Astellas Pharma has signed an option and licence agreement with Dyno Therapeutics to develop next-generation adeno-associated virus (AAV) gene therapy vectors for skeletal and cardiac muscle.
The gene therapy vectors will be developed using Dyno Therapeutics’ CapsidMap platform, which uses artificial intelligence (AI) to rapidly optimise AAV capsids for delivery across multiple organs.
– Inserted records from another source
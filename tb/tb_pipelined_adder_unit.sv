// tb_pipelined_adder_unit: self-checking test of the pipelined adder unit.
// Drives random inner products with random valid gaps and random adder
// bypass settings. The reference keeps the inner products of the last
// M-1 accepted blocks and checks y[l] = sum_m r_{k-m}^m[l] every cycle.
module tb_pipelined_adder_unit;
  localparam int unsigned L = 4, M = 4, BY = 20, G = 4;
  localparam int unsigned NS = (BY + G - 1) / G;
  localparam int unsigned SW = $clog2(G + 1);

  logic clk = 0, rst_n = 0, in_valid = 0;
  logic signed [BY-1:0] r [M][L];
  logic [SW-1:0]        rca_skip [NS];
  logic signed [BY-1:0] y [L];
  int hist [M][M][L];          // hist[a][m][l]: r^m of block k-a (a = 1..M-1)
  int checks = 0, failures = 0;
  int e;

  pipelined_adder_unit #(.L(L), .M(M), .BY(BY), .G(G)) dut (
    .clk, .rst_n, .in_valid, .r, .rca_skip, .y
  );

  always #5 clk = ~clk;

  initial begin
    #100000;
    failures++;
    $display("watchdog expired");
    $display("TB_RESULT checks=%0d failures=%0d", checks, failures);
    $finish;
  end

  initial begin
    for (int a = 0; a < M; a++) for (int m = 0; m < M; m++) for (int l = 0; l < L; l++) hist[a][m][l] = 0;
    for (int m = 0; m < M; m++) for (int l = 0; l < L; l++) r[m][l] = '0;
    for (int s = 0; s < NS; s++) rca_skip[s] = SW'(G);
    repeat (2) @(negedge clk);
    rst_n = 1;
    for (int n = 0; n < 400; n++) begin
      @(negedge clk);
      in_valid = ($urandom % 5) != 0;
      for (int m = 0; m < M; m++)
        for (int l = 0; l < L; l++) r[m][l] = BY'(($urandom % 200001) - 100000);
      for (int s = 0; s < NS; s++) rca_skip[s] = SW'($urandom % (G + 1));
      #1;
      for (int l = 0; l < L; l++) begin
        e = int'(r[0][l]);
        for (int m = 1; m < M; m++) e += hist[m][m][l];
        checks++;
        if (int'(y[l]) != e) begin
          failures++;
          if (failures < 10) $display("n=%0d y[%0d]=%0d exp %0d", n, l, y[l], e);
        end
      end
      @(posedge clk);
      if (in_valid) begin
        for (int a = M - 1; a >= 2; a--)
          for (int m = 0; m < M; m++) for (int l = 0; l < L; l++) hist[a][m][l] = hist[a-1][m][l];
        for (int m = 0; m < M; m++) for (int l = 0; l < L; l++) hist[1][m][l] = int'(r[m][l]);
      end
    end
    $display("TB_RESULT checks=%0d failures=%0d", checks, failures);
    $finish;
  end
endmodule
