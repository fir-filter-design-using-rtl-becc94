// mcm_fir: fixed-coefficient block FIR filter built on multiple constant
// multiplication (MCM).
//
// Block size L, length N, M = N/L coefficient groups. Each cycle with
// in_valid high the filter takes L samples x_k[i] = x(kL-i) and returns L
// outputs y_k[l] = y(kL-l) = sum_{n=0}^{N-1} h(n) x(kL-l-n) in the same
// cycle (out_valid = in_valid). Structure:
//   register_unit        keeps L-1 samples of the previous block and forms
//                        the 2L-1 samples x(kL) .. x(kL-2L+2);
//   mcm_block (x 2L-1)   one per sample, multiplies it by every coefficient
//                        it meets (4, 8, 12, 16, 12, 8, 4 constants for L = 4)
//                        with CSD shift-add;
//   adder_network        adds the products into the inner products r_k^m;
//   pipelined_adder_unit transpose-form accumulation over the M groups with
//                        modified ripple carry adders.
// The coefficients are the parameter H (default: fir_pkg::H_DEFAULT). The
// structure follows the design; widths, coefficient values, the valid
// signal and reset are this design's choices. rca_skip sets the bypass of
// the modified ripple carry adders (all entries G: no bypass).
module mcm_fir #(
  parameter int unsigned L  = fir_pkg::L,
  parameter int unsigned N  = fir_pkg::N,
  parameter int unsigned B  = fir_pkg::B,
  parameter int unsigned BH = fir_pkg::BH,
  parameter int unsigned BY = B + BH + $clog2(N),
  parameter logic signed [BH-1:0] H [N] = fir_pkg::H_DEFAULT,
  parameter int unsigned G  = 4,
  parameter int unsigned NS = (BY + G - 1) / G,
  parameter int unsigned SW = $clog2(G + 1)
) (
  input  logic                 clk,
  input  logic                 rst_n,
  input  logic                 in_valid,
  input  logic signed [B-1:0]  x_k [L],
  input  logic [SW-1:0]        rca_skip [NS],
  output logic                 out_valid,
  output logic signed [BY-1:0] y_k [L]
);
  localparam int unsigned M  = N / L;
  localparam int unsigned BP = B + BH;

  logic signed [B-1:0]  win [2*L-1];
  logic signed [BP-1:0] p   [M][L][L];
  logic signed [BY-1:0] r   [M][L];

  register_unit #(.L(L), .B(B)) u_ru (
    .clk, .rst_n, .in_valid, .x_k, .win, .xs()  // the MCM path reads win only
  );

  for (genvar j = 0; j < 2 * L - 1; j++) begin : g_mcm
    localparam int unsigned IMIN = (j >= L) ? j - L + 1 : 0;
    localparam int unsigned IMAX = (j < L) ? j : L - 1;
    localparam int unsigned NI   = IMAX - IMIN + 1;
    logic signed [BP-1:0] prod [M][NI];

    mcm_block #(.L(L), .N(N), .B(B), .BH(BH), .J(j), .H(H)) u_mcm (
      .x(win[j]), .prod(prod)
    );
    // product h(mL+i) * x(kL-j) belongs to lane l = j - i
    for (genvar m = 0; m < M; m++) begin : g_m
      for (genvar t = 0; t < NI; t++) begin : g_t
        assign p[m][j-IMIN-t][IMIN+t] = prod[m][t];
      end
    end
  end

  adder_network #(.L(L), .M(M), .BP(BP), .BY(BY)) u_an (.p, .r);

  pipelined_adder_unit #(.L(L), .M(M), .BY(BY), .G(G), .NS(NS), .SW(SW)) u_pau (
    .clk, .rst_n, .in_valid, .r, .rca_skip, .y(y_k)
  );

  assign out_valid = in_valid;
endmodule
According to the deal, Dyno Therapeutics will be responsible for designing the new AAV capsids with improved functional properties for gene therapy.
Astellas will conduct preclinical, clinical and marketing activities and also produce gene therapy product candidates using the capsids.
Astellas chief business officer, chief financial officer and chief strategy officer Naoki Okamura said “Through our efforts in gene therapy and the Astellas Gene Therapies Center of Excellence, Astellas strives to identify, develop and deliver transformative gene-based therapies for patients with genetic diseases who currently have few or no effective treatment options.
“Our principal focus is on developing adeno-associated virus delivered therapies for the treatment of well-defined serious diseases.
“We are dedicated to delivering novel approaches and utilising new technologies that can deliver transformational value for patients.”
According to the agreement, the company will make an upfront payment of $18m to Dyno Therapeutics, which will also be eligible for additional milestone and royalty payments estimated to be more than $1.6bn in total value.
Last year, Astellas acquired Audentes Therapeutics and established the Astellas Gene Therapies Center of Excellence.
The company noted that the new partnership combines Astellas Gene Therapies’ global leadership in AAV-based pipeline assets with Dyno Therapeutics’ AAV vector engineering capabilities powered by AI.
In August, Astellas and Minovia Therapeutics signed a global strategic partnership and licence agreement for the research, development and commercialisation of new cell therapy programmes for mitochondrial dysfunction-driven diseases.